A guided human review

The review step is the one most often skipped, because "read it again" is not a task anyone can finish. So each page gets a review packet. It includes a checklist, the page's metadata, every cited sentence grouped under its source link, and every figure with its caption and text alternative. The reviewer works through the sources one at a time instead of rereading the page in order.

A review packet for a neutral demonstration page. It shows a six-item checklist, the page description and FAQ, two example sources each listing the sentences that cite them, the example figure with its caption and text alternative, and the frontmatter block a reviewer adds when finished.

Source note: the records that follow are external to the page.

// eth_mac_tx: Ethernet transmitter of the board's MAC, half or full duplex,
// with CSMA/CD and the 32-bit frame check sequence.
//
// A frame (destination address to end of payload, no preamble, no FCS) is
// first loaded byte by byte into a local buffer through a valid/ready
// stream ending with s_last. Keeping the whole frame lets the transmitter
// resend it after a collision without asking the DMA for the data again.
// It then defers until the medium has been idle for the inter-frame gap,
// sends 7 preamble bytes, the start-frame delimiter, the frame padded with
// zeros to 60 bytes and the CRC-32, least significant nibble first on MII.
//
// In half duplex (full_duplex low) carrier sense defers the start, and a
// collision during transmission is answered with a 32-bit jam and a
// truncated binary exponential backoff of r slot times (512 bit times each,
// r uniform in 0 .. 2^min(n,10)-1 after the n-th collision, drawn from an
// LFSR); after 16 attempts the frame is dropped and tx_abort pulses. In full
// duplex carrier sense and collision are ignored.
//
// Timing: every MII step happens on a cycle where tx_ce is high (one nibble
// time); tx_done or tx_abort pulses for one cycle when the frame is finished.
// The document asks only for "CSMA/CD and 32-bit CRC" over MII; the buffer,
// the backoff source and the stream handshake are this design's choices.
module eth_mac_tx
  import testbed_pkg::*;
#(
  parameter int unsigned BUF_AW = 11   // frame buffer of 2^BUF_AW bytes
) (
  input  logic       clk,
  input  logic       rst_n,
  input  logic       tx_ce,        // one pulse per MII nibble time
  input  logic       full_duplex,
  // frame stream from the DMA / MCU
  input  logic [7:0] s_data,
  input  logic       s_valid,
  input  logic       s_last,
  output logic       s_ready,
  // MII transmit side (crs/col already synchronised)
  output logic [3:0] mii_txd,
  output logic       mii_tx_en,
  input  logic       mii_crs,
  input  logic       mii_col,
  // status
  output logic       tx_busy,
  output logic       tx_done,
  output logic       tx_abort,
  output logic [4:0] tx_attempts
);
  localparam int unsigned IFG_NIB  = 24;   // 96 bit times
  localparam int unsigned SLOT_NIB = 128;  // 512 bit times
  localparam int unsigned JAM_NIB  = 8;    // 32 bit times
  localparam int unsigned MIN_LEN  = 60;   // bytes before the FCS

  typedef enum logic [2:0] {
    T_LOAD, T_DEFER, T_SEND, T_JAM, T_BACKOFF, T_GAP
  } tstate_e;

  tstate_e             state;
  logic [7:0]          buf_mem [1 << BUF_AW];
  logic [BUF_AW:0]     len;          // bytes loaded
  logic [BUF_AW+1:0]   pos;          // byte position on the wire
  logic                nib;          // 0: low nibble, 1: high nibble
  logic [31:0]         crc;
  logic [15:0]         lfsr;
  logic [19:0]         wait_cnt;
  logic [BUF_AW+1:0]   body_len, fcs_pos, end_pos;
  logic [7:0]          cur_byte;

  assign body_len = (len < (BUF_AW+1)'(MIN_LEN)) ? (BUF_AW+2)'(MIN_LEN) : (BUF_AW+2)'(len);
  assign fcs_pos  = body_len + 8;
  assign end_pos  = body_len + 12;

  // byte on the wire at position pos
  always_comb begin
    if (pos < 7)                cur_byte = 8'h55;
    else if (pos == 7)          cur_byte = 8'hD5;
    else if (pos < fcs_pos) begin
      if (pos - 8 < (BUF_AW+2)'(len)) cur_byte = buf_mem[BUF_AW'(pos - 8)];
      else                            cur_byte = 8'h00;
    end else begin
      case (2'(pos - fcs_pos))
        2'd0:    cur_byte = ~crc[7:0];
        2'd1:    cur_byte = ~crc[15:8];
        2'd2:    cur_byte = ~crc[23:16];
        default: cur_byte = ~crc[31:24];
      endcase
    end
  end

  logic crs_eff, col_eff;
  assign crs_eff = mii_crs && !full_duplex;
  assign col_eff = mii_col && !full_duplex;

  assign s_ready = (state == T_LOAD);
  assign tx_busy = (state != T_LOAD);

  // backoff window mask after n collisions: 2^min(n,10)-1
  function automatic logic [9:0] bo_mask(input logic [4:0] n);
    logic [9:0] m;
    m = '0;
    for (int i = 0; i < 10; i++) if (i < int'(n)) m[i] = 1'b1;
    return m;
  endfunction

  always_ff @(posedge clk) begin
    if (state == T_LOAD && s_valid && len < (BUF_AW+1)'(1 << BUF_AW))
      buf_mem[len[BUF_AW-1:0]] <= s_data;
  end

  always_ff @(posedge clk or negedge rst_n) begin
    if (!rst_n) begin
      state       <= T_LOAD;
      len         <= '0;
      pos         <= '0;
      nib         <= 1'b0;
      crc         <= '1;
      lfsr        <= 16'hACE1;
      wait_cnt    <= '0;
      mii_txd     <= '0;
      mii_tx_en   <= 1'b0;
      tx_done     <= 1'b0;
      tx_abort    <= 1'b0;
      tx_attempts <= '0;
    end else begin
      tx_done  <= 1'b0;
      tx_abort <= 1'b0;
      lfsr     <= {lfsr[14:0], lfsr[15] ^ lfsr[13] ^ lfsr[12] ^ lfsr[10]};
      case (state)
        T_LOAD: begin
          if (s_valid) begin
            if (len < (BUF_AW+1)'(1 << BUF_AW)) len <= len + 1'b1;
            if (s_last) begin
              state       <= T_DEFER;
              wait_cnt    <= '0;
              tx_attempts <= '0;
            end
          end
        end
        T_DEFER: if (tx_ce) begin
          // medium must be quiet for a whole inter-frame gap
          if (crs_eff) wait_cnt <= '0;
          else if (wait_cnt < 20'(IFG_NIB)) wait_cnt <= wait_cnt + 1'b1;
          else begin
            state     <= T_SEND;
            pos       <= '0;
            crc       <= '1;
            mii_tx_en <= 1'b1;
            mii_txd   <= 4'h5;         // first preamble nibble
            nib       <= 1'b1;
            tx_attempts <= tx_attempts + 1'b1;
          end
        end
        T_SEND: if (tx_ce) begin
          if (col_eff) begin
            state    <= T_JAM;
            wait_cnt <= 20'(JAM_NIB - 1);
            mii_txd  <= 4'h5;
          end else if (nib) begin
            mii_txd <= cur_byte[7:4];
            nib     <= 1'b0;
            if (pos >= 8 && pos < fcs_pos) crc <= crc32_byte(crc, cur_byte);
            pos     <= pos + 1'b1;
          end else if (pos == end_pos) begin
            mii_tx_en <= 1'b0;
            mii_txd   <= '0;
            tx_done   <= 1'b1;
            state     <= T_GAP;
            wait_cnt  <= '0;
          end else begin
            mii_txd <= cur_byte[3:0];
            nib     <= 1'b1;
          end
        end
        T_JAM: if (tx_ce) begin
          if (wait_cnt != 0) begin
            wait_cnt <= wait_cnt - 1'b1;
            mii_txd  <= 4'h5;
          end else begin
            mii_tx_en <= 1'b0;
            mii_txd   <= '0;
            if (tx_attempts >= 5'd16) begin
              tx_abort <= 1'b1;
              state    <= T_GAP;
              wait_cnt <= '0;
            end else begin
              state    <= T_BACKOFF;
              wait_cnt <= 20'(lfsr[9:0] & bo_mask(tx_attempts)) * 20'(SLOT_NIB);
            end
          end
        end
        T_BACKOFF: if (tx_ce) begin
          if (wait_cnt != 0) wait_cnt <= wait_cnt - 1'b1;
          else begin
            state    <= T_DEFER;
            wait_cnt <= '0;
          end
        end
        T_GAP: if (tx_ce) begin
          if (wait_cnt < 20'(IFG_NIB)) wait_cnt <= wait_cnt + 1'b1;
          else begin
            state <= T_LOAD;
            len   <= '0;
          end
        end
        default: state <= T_LOAD;
      endcase
    end
  end

  // the transmitter never drives the medium outside a send or a jam
  a_tx_en_state: assert property (@(posedge clk)
                                  mii_tx_en |-> (state == T_SEND || state == T_JAM));
endmodule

The packet above was generated for a demonstration page with example sources, not for the guide itself.

The queue reports how many pages carry a current review and flags any page edited after its review date. At the end of this work the count was zero, and that is what the site says: pages without the reviewed line have passed automated checks only.

What we did not do

  • No llms.txt work aimed at Google. The file already existed for other services. Google says it does not use it, so it was not treated as a search task.
  • No FAQ rich result expectations. Google deprecated FAQ rich results in 2026. The accurate FAQ markup stayed, with no expected display benefit.
  • No invented author. The publisher still needs to decide who signs the work. Until then the pages carry the organization name rather than a made-up person.

Limitations and next measurements

This is a pre-launch record. The changes were verified on a local build by inspecting rendered HTML, structured data, the sitemap and screenshots at desktop and phone widths. None of it shows that Google will crawl the figures, show them in AI features or send traffic.

After launch, the measures are the Search Console performance report, with and without the multimodal filter; the generative AI performance report from the first indexed pages; and the share of pages carrying a current human review. Google's September 2026 spam update was still rolling out when this work was done, so the launch baseline will be annotated with it.

The reusable method

  1. Read the current primary guidance and record its update dates before changing anything.
  2. Capture a baseline: screenshots, rendered structured data, sitemap and robots responses.
  3. Turn existing tables and worked examples into original figures with captions and text alternatives. Generate them from data, not by hand.
  4. Put the figures into the structured data and the sitemap, and make sure the preferred image matches the social image.
  5. Make the editorial policy describe what actually happens, and show a review only after a named person has done it.
  6. Give reviewers a packet organized by source, not by page order.
  7. State what the evidence shows and what it does not.